Africa-Press – Mauritius. The national budget will have been amply analyzed and screened by both economists and those who sought signs of electoral populism that might indicate the proximity of general elections. We will not add more floss to the debates if only to select and highlight a couple of more curious measures, some posited as boldly innovative.
Of that category, undoubtedly the proposal to pull down the 10-storey Emmanuel Anquetil Building in the heart of the capital in favour of a ground level « mini tropical forest » of a few hundred sq metres must hold pride of place!
It must be said that the soviet-style architectural bunker is not particularly attractive, but one cannot doubt its utter engineering solidity that did not seem to call for drastic demolition.

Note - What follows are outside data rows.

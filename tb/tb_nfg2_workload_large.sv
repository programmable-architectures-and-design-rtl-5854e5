// tb_nfg2_workload_large: the two evaluated functions on (0,1)^2 whose
// 12-bit recursive segmentations (acceptable approximation error 2^-14)
// need more than the default 16,384 coefficient words.  Each runs on its
// own instance, widened through its parameters; see nfg2_wl_runner for
// what is checked.
//
//   sin(pi X) sqrt(Y): about 41,000 segments, so 16-bit segment numbers
//   and rails (65,536 words); default coefficient and output formats.  Not
//   symmetric, so only the recursive generator is loaded.
//
//   1/sqrt(X^2 + Y^2): values up to about 2,900 near the origin, bilinear
//   coefficients up to about 5e10 and about 157,000 segments.  18-bit
//   segment numbers and rails (262,144 words), 57-bit coefficients (20
//   fractional bits) and a 26-bit output (12 fractional bits); recursive
//   and symmetric generators.
//
// 1/sqrt(X^2 + Y^2) also runs at 8-bit accuracy (N = 8, approximation
// error 2^-10, 4,096 words, 57-bit coefficients, 22-bit output).
//
// Both functions have a singular derivative at the domain's edge (at Y = 0
// and at the origin).  There the segment count depends on exactly which
// points the error test visits, and the counts come out 1.4 to 1.6 times
// the published ones.  So they are held only to within 60 %; the accuracy
// of every checked result is held as usual.
module tb_nfg2_workload_large;
  logic clk = 0;
  logic start_a = 0, start_b = 0, start_c = 0;
  logic done_a, done_b, done_c;
  int checks_a, failures_a, checks_b, failures_b, checks_c, failures_c;
  int checks, failures;

  always #5 clk = ~clk;

  nfg2_wl_runner #(.N(12), .SEGW(16), .FID(0), .SYM(1'b0), .P_REC(29875), .TOL(0.6))
    u_sinsqrt (.clk(clk), .start(start_a), .done(done_a), .checks(checks_a), .failures(failures_a));

  nfg2_wl_runner #(.N(12), .SEGW(18), .FID(3), .SYM(1'b1), .P_REC(103046), .P_SYM(51687),
                   .CW(57), .OW(26), .TOL(0.6))
    u_recip (.clk(clk), .start(start_b), .done(done_b), .checks(checks_b), .failures(failures_b));

  nfg2_wl_runner #(.N(8), .SEGW(12), .FID(3), .SYM(1'b1), .P_REC(2344), .P_SYM(1195),
                   .CW(57), .OW(22), .TOL(0.6), .EPS(1.0 / 1024.0), .BOUND(1.0 / 1024.0 + 1.0 / 8192.0 + 1.0 / 262144.0), .NPTS(20000))
    u_recip8 (.clk(clk), .start(start_c), .done(done_c), .checks(checks_c), .failures(failures_c));

  initial begin
    repeat (4000000) @(posedge clk);
    $display("watchdog expired");
    $display("TB_RESULT checks=%0d failures=%0d", checks_a + checks_b + checks_c,
             failures_a + failures_b + failures_c + 1);
    $finish;
  end

  initial begin
    start_a = 1;
    wait (done_a);
    start_b = 1;
    wait (done_b);
    start_c = 1;
    wait (done_c);
    checks = checks_a + checks_b + checks_c;
    failures = failures_a + failures_b + failures_c;
    $display("TB_RESULT checks=%0d failures=%0d", checks, failures);
    $finish;
  end
endmodule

We learned from this Thursday’s PNQ in Parliament from Minister Hurreeram, that a 2016 report seems to have highlighted the prohibitive costs of demolition as opposed to other alternatives of refurbishment.
And that this budgetary measure, which must have received Cabinet’s blessing, was merely a proposal that would require full-fledged technical studies before it could even be entertained, and a decision taken. His Cabinet colleagues, and Finance, in particular, must have gulped hard at such brazen admission of what sounds like giddy light-headedness.
En passant, its pull-down may well require dynamite by an experienced professional team, that would be a first in our annals! But not being from Port-Louis, either for home or work, we can only marvel at the picture of a variety of tropical animals, land tortoises, stags, crocodiles, or macaques on display for our capital’s lucky inhabitants and, added Minister Bobby Hurreeram, flocking tourists! Enough to digest what has been perpetrated at the venerable Champ de Mars, a few hundred metres away?
The second measure that showed the Minister in his bolder, more creative, attire, is the one-off grant of Rs 20 thousand rupees promised to all 15,000 of our youths attaining 18 years of age during the coming year.
Honestly, I don’t think anybody saw such forthright « goodie » populism coming to the point that government ministers and backbenchers were hard pressed to justify the utility of the measure against a volley of criticisms.